SUPPLIED MATERIAL: Begin

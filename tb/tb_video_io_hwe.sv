// tb_video_io_hwe: BT.656 loopback with a reduced raster (16 active bytes, 8
// blanking bytes, 12 lines) so that several frames fit in a short run; the byte
// strobe `en` is random, as the 27 MHz video clock is slower than the system clock.
// The output side supplies a byte counter as pixel data; the input side must
// return the same bytes packed four per word (first byte least significant) with
// the right word index and field bit, one line interrupt per active line, no code
// errors, and a frame interrupt every LINES x line-length strobes. One timing
// reference code with broken protection bits must then be counted as an error.
module tb_video_io_hwe;
  localparam int HA = 16, HB = 8, LN = 12, LEN = 8 + HA + HB;
  logic clk = 0, rst_n = 0;
  logic en, in_word_valid, in_field, in_line_irq, out_px_req, out_frame_irq;
  logic [7:0] vin, vout, out_px_data;
  logic [31:0] in_word;
  logic [8:0] in_word_idx;
  logic [15:0] in_code_errors;
  logic [7:0] expb [$];
  int expf [$];
  int checks = 0, failures = 0, lines = 0, frames = 0, ens = 0, last_frame = -1, words = 0, widx = 0;
  bit corrupt = 0;

  video_io_hwe #(.H_ACTIVE(HA), .H_BLANK(HB), .LINES(LN), .V1_END(2), .F2_START(7), .F1_START(1),
                 .V2_START(6), .V2_END(8)) dut (.*);
  always #5 clk = ~clk;
  assign vin = (corrupt && vout[7:4] == 4'h8) ? vout ^ 8'h01 : vout;   // breaks an SAV's protection bits

  initial begin
    repeat (100000) @(posedge clk);
    failures++; $display("TB_RESULT checks=%0d failures=%0d", checks, failures); $finish;
  end

  always @(posedge clk) if (rst_n) begin
    if (out_px_req) begin expb.push_back(out_px_data); expf.push_back(int'(dut.u_tx.f)); out_px_data <= (out_px_data == 8'd254) ? 8'd1 : out_px_data + 8'd1; end  // 00 and FF are reserved
    if (in_line_irq) begin lines++; widx = 0; end
    if (in_word_valid) begin
      logic [31:0] e; int f;
      for (int k = 0; k < 4; k++) begin e[8*k +: 8] = expb.pop_front(); f = expf.pop_front(); end
      words++;
      checks++; if (in_word !== e || int'(in_word_idx) != widx || int'(in_field) != f) begin
        failures++; if (failures < 5) $display("word %h idx %0d f %0d exp %h %0d %0d", in_word, in_word_idx, in_field, e, widx, f); end
      widx++;
    end
    if (out_frame_irq) begin
      frames++;
      if (last_frame >= 0) begin checks++; if (ens - last_frame != LN * LEN) begin failures++; $display("frame %0d strobes", ens - last_frame); end end
      last_frame = ens;
    end
    if (en) ens++;
  end

  initial begin
    en = 0; out_px_data = 1;
    repeat (3) @(negedge clk); rst_n = 1;
    while (frames < 4) begin @(negedge clk); en = ($urandom % 3) != 0; end
    en = 0; repeat (4) @(negedge clk);
    checks++; if (lines != 4 * 7 || in_code_errors != 0) begin failures++; $display("lines %0d errors %0d", lines, in_code_errors); end
    checks++; if (words != lines * HA / 4) begin failures++; $display("words %0d", words); end
    // a broken SAV must be counted and its line dropped
    corrupt = 1; lines = 0;
    while (lines == 0 && in_code_errors == 0) begin @(negedge clk); en = 1; end
    repeat (LEN) @(negedge clk);
    corrupt = 0; en = 0;
    checks++; if (in_code_errors == 0) begin failures++; $display("corrupt code not counted"); end
    $display("TB_RESULT checks=%0d failures=%0d", checks, failures);
    $finish;
  end
endmodule
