// media_module: the shell of one media module (MM) around its processor core.
// It holds what every MM shares: the data RAM, the DMA controller and the bus
// bridge to the main bus. The processor core itself is not part of this RTL: its
// load/store port to the data RAM, its main-bus port and its control bus are ports
// of this module. The control bus reaches the DMA registers (addresses 0..7) and,
// above them, the module's hardware engines (hwe_* ports). The DMA's local side
// goes to the data RAM for local addresses below DRAM_DEPTH and to the local bus
// (lb_* ports, a hardware engine's local memory) above it, so a DMA transfer, a
// control-bus access and an engine run can proceed at the same time.
// The address split and sizes are this design's choices.
module media_module
  import codec_pkg::*;
#(
  parameter int unsigned DRAM_DEPTH = 4096     // data RAM words (16 KiB), assumed
) (
  input  logic        clk,
  input  logic        rst_n,
  // core data RAM port (one-cycle read)
  input  logic        core_dr_en,
  input  logic        core_dr_we,
  input  logic [$clog2(DRAM_DEPTH)-1:0] core_dr_addr,
  input  logic [31:0] core_dr_wdata,
  output logic [31:0] core_dr_rdata,
  // core uncached access to the main bus
  input  bus_req_t    core_req,
  output bus_rsp_t    core_rsp,
  // core control bus
  input  logic        cb_we,
  input  logic [7:0]  cb_addr,
  input  logic [31:0] cb_wdata,
  output logic [31:0] cb_rdata,
  // control bus towards the hardware engines (addresses 8 and up)
  output logic        hwe_we,
  output logic [7:0]  hwe_addr,
  output logic [31:0] hwe_wdata,
  input  logic [31:0] hwe_rdata,
  // local bus towards the hardware engines' local memories
  output logic        lb_en,
  output logic        lb_we,
  output logic [15:0] lb_addr,
  output logic [31:0] lb_wdata,
  input  logic [31:0] lb_rdata,
  // main bus master port
  output bus_req_t    mb_req,
  input  bus_rsp_t    mb_rsp,
  output logic        dma_busy,
  output logic        dma_irq
);
  localparam int unsigned RAW = $clog2(DRAM_DEPTH);
  bus_req_t dma_req;
  bus_rsp_t dma_rsp;
  logic        l_en, l_we, to_ram, to_ram_q;
  logic [15:0] l_addr;
  logic [31:0] l_wdata, l_rdata, ram_b_rdata, dma_cb_rdata;

  dma_ctrl u_dma (
    .clk, .rst_n,
    .cb_we(cb_we && cb_addr < 8'd8), .cb_addr(cb_addr[2:0]), .cb_wdata, .cb_rdata(dma_cb_rdata),
    .bus_req(dma_req), .bus_rsp(dma_rsp),
    .l_en, .l_we, .l_addr, .l_wdata, .l_rdata,
    .busy(dma_busy), .irq(dma_irq)
  );

  assign to_ram = (32'(l_addr) < DRAM_DEPTH);

  dp_ram #(.DEPTH(DRAM_DEPTH), .W(32)) u_dram (
    .clk,
    .a_en(core_dr_en), .a_we(core_dr_we), .a_addr(core_dr_addr), .a_wdata(core_dr_wdata), .a_rdata(core_dr_rdata),
    .b_en(l_en && to_ram), .b_we(l_we), .b_addr(l_addr[RAW-1:0]), .b_wdata(l_wdata), .b_rdata(ram_b_rdata)
  );

  always_ff @(posedge clk) if (l_en) to_ram_q <= to_ram;
  assign l_rdata = to_ram_q ? ram_b_rdata : lb_rdata;

  assign lb_en    = l_en && !to_ram;
  assign lb_we    = l_we;
  assign lb_addr  = l_addr - 16'(DRAM_DEPTH);
  assign lb_wdata = l_wdata;

  assign hwe_we    = cb_we && cb_addr >= 8'd8;
  assign hwe_addr  = cb_addr - 8'd8;
  assign hwe_wdata = cb_wdata;
  assign cb_rdata  = (cb_addr < 8'd8) ? dma_cb_rdata : hwe_rdata;

  mm_bridge u_bridge (
    .clk, .rst_n, .core_req, .core_rsp, .dma_req, .dma_rsp, .mb_req, .mb_rsp
  );
endmodule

SUPPLIED MATERIAL: End

- WHAT YOU NEED TO DO
Nothing in the entries above may be left out; retype them all exactly.

- ANSWER SECTION
filename tb/tb_video_io_hwe.sv
// tb_video_io_hwe: BT.656 loopback with a reduced raster (16 active bytes, 8
// blanking bytes, 12 lines) so that several frames fit in a short run; the byte
// strobe `en` is random, as the 27 MHz video clock is slower than the system clock.
// The output side supplies a byte counter as pixel data; the input side must
// return the same bytes packed four per word (first byte least significant) with
// the right word index and field bit, one line interrupt per active line, no code
// errors, and a frame interrupt every LINES x line-length strobes. One timing
// reference code with broken protection bits must then be counted as an error.
module tb_video_io_hwe;
  localparam int HA = 16, HB = 8, LN = 12, LEN = 8 + HA + HB;
  logic clk = 0, rst_n = 0;
  logic en, in_word_valid, in_field, in_line_irq, out_px_req, out_frame_irq;
  logic [7:0] vin, vout, out_px_data;
  logic [31:0] in_word;
  logic [8:0] in_word_idx;
  logic [15:0] in_code_errors;
  logic [7:0] expb [$];
  int expf [$];
  int checks = 0, failures = 0, lines = 0, frames = 0, ens = 0, last_frame = -1, words = 0, widx = 0;
  bit corrupt = 0;

  video_io_hwe #(.H_ACTIVE(HA), .H_BLANK(HB), .LINES(LN), .V1_END(2), .F2_START(7), .F1_START(1),
                 .V2_START(6), .V2_END(8)) dut (.*);
  always #5 clk = ~clk;
  assign vin = (corrupt && vout[7:4] == 4'h8) ? vout ^ 8'h01 : vout;   // breaks an SAV's protection bits

  initial begin
    repeat (100000) @(posedge clk);
    failures++; $display("TB_RESULT checks=%0d failures=%0d", checks, failures); $finish;
  end

  always @(posedge clk) if (rst_n) begin
    if (out_px_req) begin expb.push_back(out_px_data); expf.push_back(int'(dut.u_tx.f)); out_px_data <= (out_px_data == 8'd254) ? 8'd1 : out_px_data + 8'd1; end  // 00 and FF are reserved
    if (in_line_irq) begin lines++; widx = 0; end
    if (in_word_valid) begin
      logic [31:0] e; int f;
      for (int k = 0; k < 4; k++) begin e[8*k +: 8] = expb.pop_front(); f = expf.pop_front(); end
      words++;
      checks++; if (in_word !== e || int'(in_word_idx) != widx || int'(in_field) != f) begin
        failures++; if (failures < 5) $display("word %h idx %0d f %0d exp %h %0d %0d", in_word, in_word_idx, in_field, e, widx, f); end
      widx++;
    end
    if (out_frame_irq) begin
      frames++;
      if (last_frame >= 0) begin checks++; if (ens - last_frame != LN * LEN) begin failures++; $display("frame %0d strobes", ens - last_frame); end end
      last_frame = ens;
    end
    if (en) ens++;
  end

  initial begin
    en = 0; out_px_data = 1;
    repeat (3) @(negedge clk); rst_n = 1;
    while (frames < 4) begin @(negedge clk); en = ($urandom % 3) != 0; end
    en = 0; repeat (4) @(negedge clk);
    checks++; if (lines != 4 * 7 || in_code_errors != 0) begin failures++; $display("lines %0d errors %0d", lines, in_code_errors); end
    checks++; if (words != lines * HA / 4) begin failures++; $display("words %0d", words); end
    // a broken SAV must be counted and its line dropped
    corrupt = 1; lines = 0;
    while (lines == 0 && in_code_errors == 0) begin @(negedge clk); en = 1; end
    repeat (LEN) @(negedge clk);
    corrupt = 0; en = 0;
    checks++; if (in_code_errors == 0) begin failures++; $display("corrupt code not counted"); end
    $display("TB_RESULT checks=%0d failures=%0d", checks, failures);
    $finish;
  end
endmodule
// media_module: the shell of one media module (MM) around its processor core.
// It holds what every MM shares: the data RAM, the DMA controller and the bus
// bridge to the main bus. The processor core itself is not part of this RTL: its
// load/store port to the data RAM, its main-bus port and its control bus are ports
// of this module. The control bus reaches the DMA registers (addresses 0..7) and,
// above them, the module's hardware engines (hwe_* ports). The DMA's local side
// goes to the data RAM for local addresses below DRAM_DEPTH and to the local bus
// (lb_* ports, a hardware engine's local memory) above it, so a DMA transfer, a
// control-bus access and an engine run can proceed at the same time.
// The address split and sizes are this design's choices.
module media_module
  import codec_pkg::*;
#(
  parameter int unsigned DRAM_DEPTH = 4096     // data RAM words (16 KiB), assumed
) (
  input  logic        clk,
  input  logic        rst_n,
  // core data RAM port (one-cycle read)
  input  logic        core_dr_en,
  input  logic        core_dr_we,
  input  logic [$clog2(DRAM_DEPTH)-1:0] core_dr_addr,
  input  logic [31:0] core_dr_wdata,
  output logic [31:0] core_dr_rdata,
  // core uncached access to the main bus
  input  bus_req_t    core_req,
  output bus_rsp_t    core_rsp,
  // core control bus
  input  logic        cb_we,
  input  logic [7:0]  cb_addr,
  input  logic [31:0] cb_wdata,
  output logic [31:0] cb_rdata,
  // control bus towards the hardware engines (addresses 8 and up)
  output logic        hwe_we,
  output logic [7:0]  hwe_addr,
  output logic [31:0] hwe_wdata,
  input  logic [31:0] hwe_rdata,
  // local bus towards the hardware engines' local memories
  output logic        lb_en,
  output logic        lb_we,
  output logic [15:0] lb_addr,
  output logic [31:0] lb_wdata,
  input  logic [31:0] lb_rdata,
  // main bus master port
  output bus_req_t    mb_req,
  input  bus_rsp_t    mb_rsp,
  output logic        dma_busy,
  output logic        dma_irq
);
  localparam int unsigned RAW = $clog2(DRAM_DEPTH);
  bus_req_t dma_req;
  bus_rsp_t dma_rsp;
  logic        l_en, l_we, to_ram, to_ram_q;
  logic [15:0] l_addr;
  logic [31:0] l_wdata, l_rdata, ram_b_rdata, dma_cb_rdata;

  dma_ctrl u_dma (
    .clk, .rst_n,
    .cb_we(cb_we && cb_addr < 8'd8), .cb_addr(cb_addr[2:0]), .cb_wdata, .cb_rdata(dma_cb_rdata),
    .bus_req(dma_req), .bus_rsp(dma_rsp),
    .l_en, .l_we, .l_addr, .l_wdata, .l_rdata,
    .busy(dma_busy), .irq(dma_irq)
  );

  assign to_ram = (32'(l_addr) < DRAM_DEPTH);

  dp_ram #(.DEPTH(DRAM_DEPTH), .W(32)) u_dram (
    .clk,
    .a_en(core_dr_en), .a_we(core_dr_we), .a_addr(core_dr_addr), .a_wdata(core_dr_wdata), .a_rdata(core_dr_rdata),
    .b_en(l_en && to_ram), .b_we(l_we), .b_addr(l_addr[RAW-1:0]), .b_wdata(l_wdata), .b_rdata(ram_b_rdata)
  );

  always_ff @(posedge clk) if (l_en) to_ram_q <= to_ram;
  assign l_rdata = to_ram_q ? ram_b_rdata : lb_rdata;

  assign lb_en    = l_en && !to_ram;
  assign lb_we    = l_we;
  assign lb_addr  = l_addr - 16'(DRAM_DEPTH);
  assign lb_wdata = l_wdata;

  assign hwe_we    = cb_we && cb_addr >= 8'd8;
  assign hwe_addr  = cb_addr - 8'd8;
  assign hwe_wdata = cb_wdata;
  assign cb_rdata  = (cb_addr < 8'd8) ? dma_cb_rdata : hwe_rdata;

  mm_bridge u_bridge (
    .clk, .rst_n, .core_req, .core_rsp, .dma_req, .dma_rsp, .mb_req, .mb_rsp
  );
endmodule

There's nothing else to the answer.